Distribuito dalla fedele label Islands e prodotto da Chris Thomas, al fianco di George Martin nella produzione del beatlesiano “White Album” e tecnico al mix per i Pink Floyd in The Dark Side of the Moon, “Siren” viene registrato negli AIR Studios di Londra nell’estate del 1975 sotto la supervisione di Steve Nye, fondatore della Penguin Cafè Orchestra e futuro mentore dei Japan e David Sylvian. Perso per strada Brian Eno, decisamente più interessato a perpetrare i suoi eccentrici studi su nuove tecniche di registrazione e musica d’ambiente che a stare sul palco, a partire da “Stranded” (1973) alla line-up originaria composta da Bryan Ferry (voce e tastiere), Phil Manzanera (chitarre), Andy Mackay (oboe e sax) e Paul Thompson (batteria) si sono andati ad aggiungere due esperti musicisti provenienti dall’area progressive d’oltremanica, Eddie Jobson (tastiere e strumenti a corda) e Paul Gustafson (basso), rispettivamente reduci dalle esperienze con Curved Air e Quatermass.

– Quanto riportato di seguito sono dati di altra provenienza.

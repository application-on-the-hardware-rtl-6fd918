// tb_marker_delay: marker-band delay measurement on the MSR pyramid.
//
// The first 8 lines of the test frame are replaced by a black marker band
// (all 0) and the next 8 lines by a white band (all 255), followed by an
// ordinary picture. The black band clears the filter history and the
// white band produces a step whose position in the filtered picture shows
// how many lines the processing has shifted it. The testbench streams the
// frame through msr_core at full rate, captures the illumination estimate
// Ibar and the Retinex output, checks both against the reference model
// pixel by pixel, and measures the line where the mean of Ibar first
// passes a quarter of full scale (the step of the white band). That line must
// lie below the start of the white band (line 8): the causal pyramid shifts
// the picture down. It also checks the shift against the model and reports it.
module tb_marker_delay;
  import msr_pkg::*;
  import msr_ref_pkg::*;

  localparam int W = 64;
  localparam int H = 48;

  logic clk = 1'b0, rst_n = 1'b0;
  always #5 clk = ~clk;

  logic in_valid = 1'b0, in_ready, out_valid, out_ready = 1'b1, ibar_valid;
  pix_t in_data = '0, out_data, ibar_data;

  msr_core #(.W(W), .H(H)) dut (.clk, .rst_n, .in_valid, .in_ready, .in_data,
                                .out_valid, .out_ready, .out_data, .ibar_valid, .ibar_data);

  img_t src, e_ibar, e_out;
  int got_ibar [$], got_out [$];
  int checks = 0, failures = 0;

  always @(posedge clk) if (rst_n) begin
    if (ibar_valid) got_ibar.push_back(int'(ibar_data));
    if (out_valid && out_ready) got_out.push_back(int'(out_data));
  end

  function automatic int step_line(input int im [$]);
    for (int r = 0; r < H; r++) begin
      int s = 0;
      for (int c = 0; c < W; c++) s += im[r * W + c];
      if (s >= 64 * W) return r;
    end
    return -1;
  endfunction

  initial begin
    int ref_q [$], st, st_ref;
    src = picture(W, H, 3);
    for (int i = 0; i < 8 * W; i++) src[i] = 0;
    for (int i = 8 * W; i < 16 * W; i++) src[i] = 255;
    e_ibar = ibar(src, W, H, 85, 85, 86);
    e_out = retinex(src, e_ibar, 128, 2);
    repeat (3) @(negedge clk);
    rst_n = 1'b1;
    foreach (src[i]) begin
      @(negedge clk);
      in_valid = 1'b1;
      in_data = pix_t'(src[i]);
      #1;
      while (!in_ready) begin @(negedge clk); #1; end
    end
    @(negedge clk);
    in_valid = 1'b0;
    while (got_out.size() < W * H) @(negedge clk);
    repeat (10) @(negedge clk);
    checks += 2;
    if (got_ibar.size() != W * H) failures++;
    if (got_out.size() != W * H) failures++;
    for (int i = 0; i < W * H; i++) begin
      checks += 2;
      if (got_ibar[i] != e_ibar[i]) failures++;
      if (got_out[i] != e_out[i]) failures++;
    end
    st = step_line(got_ibar);
    foreach (e_ibar[i]) ref_q.push_back(e_ibar[i]);
    st_ref = step_line(ref_q);
    $display("white band starts at line 8; Ibar step at line %0d (shift %0d lines), model %0d",
             st, st - 8, st_ref);
    checks += 2;
    if (st != st_ref) failures++;
    if (st <= 8) failures++;
    $display("TB_RESULT checks=%0d failures=%0d", checks, failures);
    $finish;
  end

  initial begin
    repeat (100000) @(posedge clk);
    failures++;
    $display("TB_RESULT checks=%0d failures=%0d", checks, failures);
    $finish;
  end
endmodule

Rumore di passi sullo sterrato, un potente motore che inizia a ruggire. Sulle ipnotiche linee dello strumento di Gustafson prende corpo l’esplosivo groove di Love is the Drug, traccia di apertura di “Siren” caratterizzata da una energica spinta funk (non a caso il chitarrista newyorkese Nile Rodgers si ispirerà al trascinante giro di basso nei futuri successi targati Chic). Il brano scelto come singolo apripista raggiunge in ben poco tempo la piazza d’onore delle UK Charts e riesce persino nell’impresa di farsi apprezzare nella Billboard d’oltreoceano. La superba vena creativa di Ferry e soci dimostra di non essersi minimamente smarrita all’atto della collocazione nel cassetto degli abiti sgargianti e dei lustrini della prima ora e le nuove composizioni sembrano allontanarsi sempre più dalle elucubrazioni e le sperimentazioni con Eno. “Siren” è pop di eccelsa fattura, o per meglio dire Art-Pop, ben combinato con soul, funk, rock ed elettronica, il tutto confezionato con una raffinatezza unica, tipica del manierismo dandy del leadership della band.
Così, se da un lato la tracklist custodisce ballad e atmosfere tipiche del repertorio di Ferry come la nostalgica End of Line, Just Another High o Sentimental Fool (preceduta da un convulso intro di stampo psichedelico), non meno interessanti appaiono le incursioni nella disco-funk di She Sells o il forsennato incedere quasi hard rock di Whirlwind, traccia nella quale la scena è dominata dalla sei corde di Manzanera. Poco importa se brani come Could It Happen To Me? sembrano talvolta cadere in una eccessiva leziosità, o come Nightingale ripercorrere cliché particolarmente collaudati e prevedibili. È Both Ends Burning il fiore all’occhiello dell’album; l’innovativo sound di estrazione sintetica, il testo introspettivo e quel retrogusto sofisticato e decadente della recita rappresentano un embrionale esempio di new romantic ante litteram. In anticipo di un lustro sui vari Simon Le Bon, Midge Ure e Tony Hadley, i Roxy Music redigono l’elegante cartolina di un movimento di cui saranno eletti ammirati portabandiera e nel quale, volenti e nolenti, saranno risucchiati nella loro stagione conclusiva (si ascolti Flesh + Blood” del 1980). Dal glam alla new wave, dal rock’n’roll all’art-pop passando per il funk. Ogni disco dei Roxy Music merita la sua dovuta dose di attenzione, soprattutto se sulla copertina è presente una sirena dai boccoli dorati.